F.I.L.A. – a Company listed on the STAR segment of the Milan Stock Exchange, which operates in the creativity tools market, producing writing and colors - reports H1 2016 Core Business Revenue of Euro 201.5 million, up 42.4% on H1 2015. Normalised EBITDA in the first half of 2016 of Euro 36.6 million advanced 31.3% on H1 2015. Normalised net profit in the first half of 2016, excluding extraordinary items, totalled Euro 17.1 million (Euro 13.3 million in H1 2015).
"We are greatly satisfied with F.I.L.A.'s results for the first half of 2016, which prove the vibrancy of the company's growth - stated Massimo Candela, Chief Executive Officer of F.I.L.A. "All the main financial indicators in fact significantly improved on H1 2015 and higher than our expectations - on the basis not only of the acquisition policy, but also organic growth.
***
Operating performance - F.I.L.A. GROUP
Core Business Revenue of Euro 201.5 million grew 42.4% (Euro 60 million) on the previous year (Euro 141.5 million).
Organic revenue growth was 10%, net of currency impacts of Euro 6.1 million (principally on the Mexican and Argentinian Pesos) and M&A effects of Euro 52 million concerning the English Daler & Rowney Lukas Group ("D&R Group") of Euro 30.1 million (from February 3, 2016) and the Indian Writefine Products Private Limited ("WFPL") for Euro 21.9 million.
Such organic growth principally derived from Central-South America, in particular Mexico, Argentina, Chile and Brazil +20.8% (Euro +4.8 million), Europe +7% (Euro +4.8 million) and North America +8.1% (Euro +3.9 million).
This follows improved order fulfilment times, strong school and arts and craft product demand, increased penetration in South America and the continued consolidation of market share in Europe and North America.

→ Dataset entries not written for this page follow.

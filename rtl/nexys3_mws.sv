// nexys3_mws - the FPGA side of the Nexys3 multimedia web service below the
// TCP/IP stack: Ethernet MAC on MII, its control state machine, the TX and
// RX packet RAMs and the once-per-second UDP/ARP test traffic.
//
// Structure: period_timer ticks once per second of the 100 MHz clock;
// mac_ctrl_fsm configures eth_mac over Wishbone, has pkt_gen write a UDP and
// an ARP frame into the TX RAM and starts each transmission. Received frames
// land in the RX RAM; while `host_rx_valid` is high the layer above (the
// TCP/IP stack and web server, outside this block) reads the frame through
// `host_rd_addr`/`host_rd_data` (one-cycle latency) and frees the buffer
// with `host_rx_release`. The PHY is external and sits on the MII pins.
// The blocks and their connections follow the architecture of the design
// (MAC between PHY and memory, Wishbone between the MAC and its memories,
// two packet RAMs); the system clock is 100 MHz.
module nexys3_mws
  import eth_pkg::*;
#(
  parameter int unsigned CLK_HZ      = 100_000_000,
  parameter int unsigned SEND_PERIOD = CLK_HZ,          // one second
  parameter logic [47:0] MAC_ADDR    = 48'h02_00_00_00_00_01,
  parameter logic [31:0] IP_ADDR     = {8'd192, 8'd168, 8'd1, 8'd10},
  parameter logic [31:0] PEER_IP     = {8'd192, 8'd168, 8'd1, 8'd1},
  parameter int unsigned RAM_AW      = 11
) (
  input  logic              clk,
  input  logic              rst,
  // MII to the PHY
  input  logic              mii_tx_clk,
  output logic [3:0]        mii_txd,
  output logic              mii_tx_en,
  input  logic              mii_rx_clk,
  input  logic              mii_rx_dv,
  input  logic [3:0]        mii_rxd,
  // received frames to the layer above
  output logic              host_rx_valid,
  output rx_status_t        host_rx_status,
  input  logic              host_rx_release,
  input  logic [RAM_AW-1:0] host_rd_addr,
  output logic [7:0]        host_rd_data,
  // status
  output logic              init_done,
  output logic              tx_busy,
  output logic              tx_padded,
  output logic              rx_done,
  output logic [15:0]       rx_dropped,
  output logic [15:0]       frames_queued
);
  logic        tick;
  logic        wb_cyc, wb_stb, wb_we, wb_ack;
  logic [2:0]  wb_adr;
  logic [31:0] wb_m2s, wb_s2m;
  logic        gen_start, gen_valid, gen_ready, gen_last, gen_busy_unused;
  pkt_kind_e   gen_kind;
  logic [31:0] gen_seq;
  logic [7:0]  gen_data;
  logic              txw_en, rxw_en;
  logic [RAM_AW-1:0] txw_addr, txr_addr, rxw_addr;
  logic [7:0]        txw_data, txr_data, rxw_data;
  logic              rx_pending_unused;
  rx_status_t        rx_status_unused;

  period_timer #(.PERIOD_CYCLES(SEND_PERIOD)) u_timer (
    .clk, .rst, .en(init_done), .tick
  );

  pkt_gen #(.SRC_MAC(MAC_ADDR), .SRC_IP(IP_ADDR), .DST_IP(PEER_IP)) u_gen (
    .clk, .rst, .start(gen_start), .kind(gen_kind), .seq(gen_seq), .busy(gen_busy_unused),
    .m_valid(gen_valid), .m_ready(gen_ready), .m_data(gen_data), .m_last(gen_last)
  );

  mac_ctrl_fsm #(.MAC_ADDR(MAC_ADDR), .RAM_AW(RAM_AW)) u_ctrl (
    .clk, .rst, .tick,
    .wb_cyc, .wb_stb, .wb_we, .wb_adr, .wb_dat_o(wb_m2s), .wb_dat_i(wb_s2m), .wb_ack,
    .gen_start, .gen_kind, .gen_seq, .gen_valid, .gen_data, .gen_last, .gen_ready,
    .txw_en, .txw_addr, .txw_data,
    .host_rx_valid, .host_rx_status, .host_rx_release, .init_done, .frames_queued
  );

  pkt_ram #(.DEPTH(2 ** RAM_AW), .AW(RAM_AW)) u_tx_ram (
    .clk, .we(txw_en), .waddr(txw_addr), .wdata(txw_data), .raddr(txr_addr), .rdata(txr_data)
  );

  pkt_ram #(.DEPTH(2 ** RAM_AW), .AW(RAM_AW)) u_rx_ram (
    .clk, .we(rxw_en), .waddr(rxw_addr), .wdata(rxw_data), .raddr(host_rd_addr), .rdata(host_rd_data)
  );

  eth_mac #(.RAM_AW(RAM_AW)) u_mac (
    .clk, .rst,
    .wb_cyc, .wb_stb, .wb_we, .wb_adr, .wb_dat_i(wb_m2s), .wb_dat_o(wb_s2m), .wb_ack,
    .txr_addr, .txr_data, .rxw_en, .rxw_addr, .rxw_data,
    .mii_tx_clk, .mii_txd, .mii_tx_en, .mii_rx_clk, .mii_rx_dv, .mii_rxd,
    .tx_busy, .rx_pending(rx_pending_unused), .rx_status(rx_status_unused), .rx_dropped,
    .tx_padded, .rx_done
  );
endmodule
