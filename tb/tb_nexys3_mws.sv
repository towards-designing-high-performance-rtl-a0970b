// tb_nexys3_mws - the Nexys3 network front end with a 20 us send period and
// a PHY model that loops TXD back to RXD at 25 MHz. Checks every frame seen
// on the MII (preamble, UDP or ARP content with the right sequence number,
// padding, FCS), the gap between frames, the send period, and every frame
// handed to the layer above, read back from the RX RAM. The layer above is
// slow for the first frame, so a frame behind it must be dropped.
module tb_nexys3_mws;
  import tb_ref_pkg::*;
  import eth_pkg::*;
  localparam int PERIOD = 2000;     // cycles of 100 MHz
  logic clk = 0, rst = 1, mii_clk = 0, mii_tx_en, mii_rx_dv;
  logic [3:0] mii_txd, mii_rxd;
  logic host_rx_valid, host_rx_release = 0, init_done, tx_busy, tx_padded, rx_done;
  rx_status_t host_rx_status;
  logic [10:0] host_rd_addr = 0;
  logic [7:0] host_rd_data;
  logic [15:0] rx_dropped, frames_queued;
  int checks = 0, failures = 0;

  nexys3_mws #(.SEND_PERIOD(PERIOD)) dut (
    .clk, .rst, .mii_tx_clk(mii_clk), .mii_txd, .mii_tx_en, .mii_rx_clk(mii_clk), .mii_rx_dv,
    .mii_rxd, .host_rx_valid, .host_rx_status, .host_rx_release, .host_rd_addr, .host_rd_data,
    .init_done, .tx_busy, .tx_padded, .rx_done, .rx_dropped, .frames_queued
  );
  always #5 clk = ~clk;
  initial begin #2; forever #20 mii_clk = ~mii_clk; end

  initial begin
    repeat (60000) @(posedge clk);
    failures++; $display("TB_RESULT checks=%0d failures=%0d", checks, failures); $finish;
  end

  task automatic chk(bit c, string m);
    checks++; if (!c) begin failures++; $display("FAIL: %s", m); end
  endtask

  // PHY: loop back and record frames
  logic lb_dv = 0; logic [3:0] lb_d = 0;
  assign mii_rx_dv = lb_dv; assign mii_rxd = lb_d;
  bq_t cur, line[$];
  realtime start_t[$];
  logic [3:0] lo; bit hi = 0, en_q = 0;
  int idle = 100, min_gap = 1000;
  always @(posedge mii_clk) begin
    lb_dv <= mii_tx_en; lb_d <= mii_txd;
    if (!rst && mii_tx_en) begin
      if (!en_q) begin start_t.push_back($realtime); if (idle < min_gap) min_gap = idle; end
      idle = 0;
      if (!hi) lo = mii_txd; else cur.push_back({mii_txd, lo});
      hi = !hi;
    end else begin
      idle++;
      if (en_q) begin line.push_back(cur); cur = {}; hi = 0; end
    end
    en_q = mii_tx_en;
  end

  function automatic bq_t on_line(bq_t f);
    bq_t q, b;
    q = {8'h55, 8'h55, 8'h55, 8'h55, 8'h55, 8'h55, 8'h55, 8'hD5};
    b = with_fcs(pad60(f));
    foreach (b[i]) q.push_back(b[i]);
    return q;
  endfunction

  function automatic bq_t expected(int k);   // k-th frame sent
    if (k % 2 == 0) return ref_udp(D_SMAC, 48'hFFFF_FFFF_FFFF, D_SIP, D_DIP, 5000, 5000, 32, k / 2);
    else            return ref_arp(D_SMAC, D_SIP, D_DIP);
  endfunction

  // layer above: read each held frame, slow the first time
  bq_t host[$];
  int nhost = 0;
  initial begin
    forever begin
      bq_t f;
      wait (!rst && host_rx_valid);
      f = {};
      for (int i = 0; i < host_rx_status.length; i++) begin
        @(negedge clk) host_rd_addr = 11'(i); @(posedge clk); #1; f.push_back(host_rd_data);
      end
      chk(host_rx_status.good, "received frame good");
      host.push_back(f);
      if (nhost == 0) repeat (1500) @(negedge clk);
      nhost++;
      @(negedge clk) host_rx_release = 1; @(negedge clk) host_rx_release = 0;
      wait (!host_rx_valid);
    end
  end

  int npad = 0;
  always @(posedge clk) if (!rst) if (tx_padded) npad++;

  initial begin
    repeat (3) @(negedge clk); rst = 0;
    wait (line.size() >= 8);
    repeat (3000) @(negedge clk);
    foreach (line[k]) chk(line[k] == on_line(expected(k)), $sformatf("line frame %0d", k));
    chk(min_gap >= 24, $sformatf("gap %0d TX_CLK cycles", min_gap));
    for (int k = 2; k < 8; k += 2) begin
      realtime d;
      d = start_t[k] - start_t[k-2];
      chk(d > (PERIOD - 100) * 10.0 && d < (PERIOD + 100) * 10.0, $sformatf("period %0t", d));
    end
    chk(rx_dropped >= 1, "a frame dropped while the buffer was held");
    chk(host.size() + rx_dropped == line.size(), $sformatf("host %0d dropped %0d sent %0d", host.size(), rx_dropped, line.size()));
    // every frame handed up is one that was sent, in order
    begin
      int k = 0;
      foreach (host[h]) begin
        while (k < line.size() && host[h] != with_fcs(pad60(expected(k)))) k++;
        chk(k < line.size(), $sformatf("host frame %0d matches a sent frame", h));
        k++;
      end
    end
    chk(npad == line.size() / 2, $sformatf("padded %0d", npad));
    $display("TB_RESULT checks=%0d failures=%0d", checks, failures);
    $finish;
  end
endmodule
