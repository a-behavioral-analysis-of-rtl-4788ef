// tb_sigma_delta_mod: self-checking testbench of the fifth-order, 5-bit modulator.
//
// Three parts:
//  1. Bit-exact check. A reference loop, written here with 64-bit integers,
//     runs the difference equations of the modulator (integrators, resonator
//     feedbacks, feed-forward sum, rounding quantizer) on the same input, a
//     random-walk signal plus a sine, with some idle cycles (in_valid low) mixed
//     in. Every code and its one-cycle latency are compared.
//  2. In-band SNR. A 0.5-of-full-scale sine at bin 11 of an 8192-point record is
//     applied; after 1024 settling samples the 8192 codes are Hann-windowed and
//     the DFT is taken over the signal band (bins 1..128, that is fs/64 for an
//     oversampling ratio of 32). Signal is bins 9..13, noise the rest of the
//     band. The SNR must exceed 85 dB.
//  3. Overload. A constant input of 0.95 of full scale overdrives the loop; the
//     overload flag must rise and the output must then stay at the extreme codes
//     without wrapping around to the other sign.
module tb_sigma_delta_mod;
  import adsl_dac_pkg::*;

  localparam int    NEXACT = 6000;
  localparam int    NFFT   = 8192;
  localparam int    NSETTLE = 1024;
  localparam int    NBAND  = NFFT / 64;
  localparam int    KSIG   = 11;
  localparam real   PI     = 3.14159265358979323846;

  logic clk = 1'b0;
  logic rst_n = 1'b1;
  logic in_valid = 1'b0;
  logic signed [DATA_W-1:0] in_data = '0;
  logic out_valid;
  logic signed [SDM_BITS-1:0] code;
  logic overload;

  int checks = 0;
  int failures = 0;

  sigma_delta_mod dut (.*);

  always #5 clk = ~clk;

  // ---- reference loop (states in units of 2^-20) ----
  longint rs [5];
  longint ra [5] = '{61624, 27248, 6841, 963, 30};
  longint rb1 = 197;
  longint rb2 = 527;

  function automatic int ref_step(input int x);
    longint y;
    longint q;
    longint n [5];
    y = 0;
    for (int i = 0; i < 5; i++) y += rs[i] * ra[i];
    q = (y + (64'sd1 <<< 31)) >>> 32;
    if (q > 15) q = 15;
    if (q < -16) q = -16;
    n[0] = rs[0] + (longint'(x) <<< 7) - (q <<< 16);
    n[1] = rs[1] + rs[0] - ((rs[2] * rb1) >>> 16);
    n[2] = rs[2] + rs[1];
    n[3] = rs[3] + rs[2] - ((rs[4] * rb2) >>> 16);
    n[4] = rs[4] + rs[3];
    rs = n;
    return int'(q);
  endfunction

  task automatic do_reset();
    in_valid <= 1'b0;
    rst_n = 1'b0;
    repeat (2) @(posedge clk);
    rst_n <= 1'b1;
    @(posedge clk);
    for (int i = 0; i < 5; i++) rs[i] = 0;
  endtask

  int codes [NFFT];
  int n_overload = 0;

  initial begin
    int walk;
    int x;
    int want;
    real ps, pn, re, im, w, snr;
    #1;
    // ---- 1. bit-exact ----
    do_reset();
    walk = 0;
    for (int n = 0; n < NEXACT; n++) begin
      if (n % 37 == 5) begin
        in_valid <= 1'b0;
        @(posedge clk);
        #1;
        checks++;
        if (out_valid) begin
          failures++;
          $display("FAIL: out_valid after an idle cycle");
        end
      end
      walk += int'($urandom_range(200)) - 100;
      if (walk > 2000) walk = 2000;
      if (walk < -2000) walk = -2000;
      x = walk + int'($rtoi(2500.0 * $sin(2.0 * PI * real'(n) / 500.0)));
      in_valid <= 1'b1;
      in_data  <= DATA_W'(x);
      @(posedge clk);
      want = ref_step(x);
      #1;
      checks++;
      if (!out_valid || int'(code) !== want) begin
        failures++;
        if (failures < 10) $display("FAIL: step %0d code %0d valid %0b, expected %0d", n, code, out_valid, want);
      end
    end

    // ---- 2. in-band SNR ----
    do_reset();
    for (int n = 0; n < NSETTLE + NFFT; n++) begin
      x = int'($rtoi(4096.0 * $sin(2.0 * PI * real'(KSIG * n) / real'(NFFT)) + 8192.5)) - 8192;
      in_valid <= 1'b1;
      in_data  <= DATA_W'(x);
      @(posedge clk);
      #1;
      if (n >= NSETTLE) codes[n - NSETTLE] = int'(code);
    end
    in_valid <= 1'b0;
    ps = 0.0;
    pn = 0.0;
    for (int k = 1; k <= NBAND; k++) begin
      re = 0.0;
      im = 0.0;
      for (int n = 0; n < NFFT; n++) begin
        w = 0.5 - 0.5 * $cos(2.0 * PI * real'(n) / real'(NFFT));
        re += w * real'(codes[n]) * $cos(2.0 * PI * real'(k * n) / real'(NFFT));
        im -= w * real'(codes[n]) * $sin(2.0 * PI * real'(k * n) / real'(NFFT));
      end
      if (k >= KSIG - 2 && k <= KSIG + 2) ps += re * re + im * im;
      else                                pn += re * re + im * im;
    end
    snr = 10.0 * $log10(ps / pn);
    $display("in-band SNR = %0.2f dB (signal band bins 1..%0d)", snr, NBAND);
    checks++;
    if (snr < 85.0) begin
      failures++;
      $display("FAIL: in-band SNR %0.2f dB below 85 dB", snr);
    end

    // ---- 3. overload ----
    do_reset();
    for (int n = 0; n < 3000; n++) begin
      in_valid <= 1'b1;
      in_data  <= DATA_W'(7782);
      @(posedge clk);
      #1;
      if (overload) n_overload++;
    end
    checks++;
    if (n_overload == 0) begin
      failures++;
      $display("FAIL: overload never flagged");
    end
    // saturated states keep the output pinned near the top instead of wrapping
    checks++;
    begin
      int npos;
      npos = 0;
      for (int n = 0; n < 200; n++) begin
        @(posedge clk);
        #1;
        if (code > 0) npos++;
      end
      if (npos < 150) begin
        failures++;
        $display("FAIL: overloaded output not held positive (%0d of 200)", npos);
      end
    end
    $display("overload flagged on %0d of 3000 cycles", n_overload);
    $display("TB_RESULT checks=%0d failures=%0d", checks, failures);
    $finish;
  end

  initial begin
    repeat (NEXACT + NEXACT / 30 + NSETTLE + NFFT + 4000) @(posedge clk);
    failures++;
    $display("FAIL: watchdog");
    $display("TB_RESULT checks=%0d failures=%0d", checks, failures);
    $finish;
  end

endmodule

The contribution of other creativity tools rose 9.5%, growing 16% on the same period of the previous year; Pencils (+7.2%) and Industrial and Office Products (+5.9%) also performed strongly.
Operating Costs of Euro 175.1 million increased Euro 56.6 million on H1 2015, principally due to the consolidation of the D&R Group and WFPL for approx. Euro 49 million and with approx. Euro 5.4 million concerning extraordinary costs incurred principally for M&A operations. Excluding these effects, operating costs were substantially in line with the first half of 2015.
Normalised EBITDA of Euro 36.6 million was up 31.3% (Euro 8.7 million) on H1 2015. The margin on core revenue was 18.1%, slightly under the previous year due to the consolidation of WFPL and the D&R Group. Organic EBITDA growth, excluding M&A operations and the currency effect, was 12.1% - therefore exceeding revenue growth.
Normalized EBIT amounted to Euro 29.9 million and includes higher amortisation and depreciation on the previous year, mainly due to the consolidation of the D&R Group and WFPL, in addition to production investment.
In the first half of 2016, Net financial charges, excluding the extraordinary effects deriving from the merger with Space S.p.A, increased slightly on the previous year.
The Normalized Net Profit, excluding minorities, was Euro 17.1 million, up 28.5% on the previous year.
Balance Sheet review - F.I.L.A. GROUP
The "Net Capital Employed" of the F.I.L.A. Group at June 30, 2016 of Euro 418.7 million principally comprised "Net Fixed Assets" of Euro 213.8 million (increasing on December 31, 2015 by Euro 76 million) and "Net Working Capital" totalling Euro 229.3 million (increasing on December 31, 2015 by Euro 82.8 million).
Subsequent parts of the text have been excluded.